底知れぬ闇と戦い、唯一だった味方は闇の中へと消えていった


つい先ほどまでいた味方がもういない

それがどれほど苦痛か、考えただけでも分かるはずだ



なのに僕は裏切った

君は巨大な闇に耐えられず、深淵へと消えていった

左斜め後ろから見えていた、君の表情はもう無い



最悪の幸福を掴んでしまった君はもう二度と帰らない



遺書に綴られていた名前、それは主犯の生徒のみ

何故僕の名前を書いてくれなかったんだ

これじゃあ、償えないじゃないか


君を裏切った罪を

君を、殺した罪を



ふと自分の机に手を入れる

すると、覚えのない小さな一枚の紙が入っていた

開いてみると、そこには震えたような字でこう書いてあった




“こんな僕と仲良くしてくれてありがとう。

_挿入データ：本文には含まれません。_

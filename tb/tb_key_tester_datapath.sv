// tb_key_tester_datapath: one key tester on a testbench memory model.
//
// The testbench plays the engine controller (it steps the phases itself) and
// the RAM (a 256 x 16 read-before-write array). For a series of keys, with
// the S-box byte in use alternating, it checks after each key schedule that
// the active byte holds the RC4 permutation computed here independently and
// the idle byte holds the identity, then runs five keystream bytes and checks
// the hit output per byte and the (sticky) found flag against the reference keystream.
// It also checks the K5 register and the 3-cycle KSA iteration (the tester
// must issue exactly one RAM access per cycle: read, write at j, write at i).
module tb_key_tester_datapath;
  import rc4_pkg::*;
  import rc4_ref_pkg::*;

  // Keys used below all have the SLOT bits set in their last byte, as the
  // engine's key counter guarantees.
  localparam byte_t SLOT = 8'd5;

  logic        clk = 1'b0, rst_n = 1'b0;
  ctrl_t       ctrl;
  logic        load_key;
  byte_t       k5_next;
  byte_t       expected [MATCH_BYTES];
  byte_t       addr, k5;
  logic        we, hit, found;
  logic [15:0] din, dout;
  logic [15:0] mem [256];
  int checks = 0, failures = 0;
  int n_hit = 0, n_miss_after_hit = 0, n_found = 0, n_writes = 0;

  key_tester_datapath #(.SLOT(SLOT)) dut (
    .clk (clk), .rst_n (rst_n), .ctrl (ctrl), .load_key (load_key), .k5_next (k5_next),
    .expected (expected), .addr (addr), .we (we), .din (din), .dout (dout),
    .k5 (k5), .hit (hit), .found (found)
  );

  // read-before-write RAM model
  always @(posedge clk) begin
    dout <= mem[addr];
    if (we) begin
      mem[addr] <= din;
      n_writes++;
    end
  end

  always #5 clk = ~clk;

  task automatic check(input bit ok, input string what);
    checks++;
    if (!ok) begin
      failures++;
      $display("FAIL: %s", what);
    end
  endtask

  task automatic step(input phase_e ph, input int i, input int kidx, input int ksb);
    ctrl.phase   = ph;
    ctrl.i       = 8'(i);
    ctrl.kidx    = 3'(kidx);
    ctrl.ks_byte = 3'(ksb);
    @(negedge clk);
    load_key = 1'b0;
  endtask

  task automatic test_key(input key_t key, input bit half, input ks5_t exp_ks);
    ks5_t  ks;
    byte_t s [256];
    byte_t j, tmp;
    bit    alive;
    int    wr0;
    ks = keystream(key);
    for (int b = 0; b < 5; b++) expected[b] = exp_ks[b];
    ctrl.half = half;
    ctrl.k_hi = key[39:8];
    load_key  = 1'b1;
    k5_next   = key[7:0] & ~SLOT;
    // key schedule
    wr0 = n_writes;
    for (int i = 0; i < 256; i++) begin
      step(ST_KSA_RD, i, i % 5, 0);
      if (i == 0) check(k5 == (key[7:0] | SLOT), "K5 register load");
      step(ST_KSA_SJ, i, i % 5, 0);
      step(ST_KSA_SI, i, i % 5, 0);
    end
    check(n_writes - wr0 == 512, $sformatf("KSA made %0d writes, expected 512", n_writes - wr0));
    // reference permutation after the key schedule
    for (int n = 0; n < 256; n++) s[n] = 8'(n);
    j = 0;
    for (int n = 0; n < 256; n++) begin
      j = j + s[n] + key[39 - 8 * (n % 5) -: 8];
      tmp = s[n]; s[n] = s[j]; s[j] = tmp;
    end
    begin
      int bad_act = 0, bad_idle = 0;
      for (int n = 0; n < 256; n++) begin
        if ((half ? mem[n][7:0] : mem[n][15:8]) != s[n]) bad_act++;
        if ((half ? mem[n][15:8] : mem[n][7:0]) != 8'(n)) bad_idle++;
      end
      check(bad_act == 0, $sformatf("%0d active S-box entries differ after KSA", bad_act));
      check(bad_idle == 0, $sformatf("%0d idle entries not identity", bad_idle));
    end
    // keystream bytes
    alive = 1'b1;
    for (int b = 0; b < 5; b++) begin
      step(ST_KS_RD, b + 1, 0, b);
      step(ST_KS_SJ, b + 1, 0, b);
      step(ST_KS_SI, b + 1, 0, b);
      step(ST_KS_RT, b + 1, 0, b);
      ctrl.phase = ST_CHK; ctrl.ks_byte = 3'(b);
      #1;
      alive = alive && (ks[b] == exp_ks[b]);
      check(hit == alive, $sformatf("byte %0d hit %0b expected %0b", b, hit, alive));
      if (hit) n_hit++;
      if (b > 0 && !hit && ks[0] == exp_ks[0]) n_miss_after_hit++;
      @(negedge clk);
    end
    // found is sticky until the next identity fill
    if (ks == exp_ks) n_found++;
    check(found == (n_found > 0), "found flag");
  endtask

  initial begin
    key_t a, c;
    ks5_t ka;
    ctrl = '0; load_key = 1'b0; k5_next = '0;
    for (int b = 0; b < 5; b++) expected[b] = '0;
    repeat (2) @(negedge clk);
    rst_n = 1'b1;
    // identity fill
    for (int i = 0; i < 256; i++) step(ST_INIT, i, 0, 0);
    ctrl.phase = ST_IDLE;
    @(negedge clk);
    a  = 40'h01_0203_0405;
    ka = keystream(a);
    test_key(a, 1'b0, ka);                        // right key
    test_key(40'h01_0203_0407, 1'b1, ka);          // wrong key
    // wrong key with the same first keystream byte
    c = 40'h77_0000_0005;
    while (keystream(c)[0] != ka[0]) c += 40'd8;
    test_key(c, 1'b0, ka);
    for (int n = 0; n < 3; n++) begin
      key_t r;
      r = {8'($urandom), 32'($urandom)} | key_t'(SLOT);
      test_key(r, 1'(n + 1), keystream(r));
    end
    ctrl.phase = ST_INIT;
    @(negedge clk);
    check(!found, "found cleared by a new start");
    check(n_found == 4 && n_miss_after_hit == 4 && n_hit > 0, "found, hit and late miss all seen");
    $display("TB_RESULT checks=%0d failures=%0d", checks, failures);
    $finish;
  end

  initial begin
    repeat (40_000) @(posedge clk);
    failures++;
    $display("FAIL: watchdog");
    $display("TB_RESULT checks=%0d failures=%0d", checks, failures);
    $finish;
  end

endmodule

僕の分も生きてほしい。”



刹那、涙が溢れる

どうして僕なんかに未来を託したんだ…

どうして、どうして…っ


頽れた足を立たせ、涙を拭う


分かった、僕は生きる

君の最後の願いは、絶対に叶えてみせる

君を守ることは、出来なかったから


そんなことで罪を償えるとは思わない

僕はずっと罪を抱えて生きていく

僕は小さな紙の裏に、一言だけ書いた



“僕の方こそ、ありがとう。”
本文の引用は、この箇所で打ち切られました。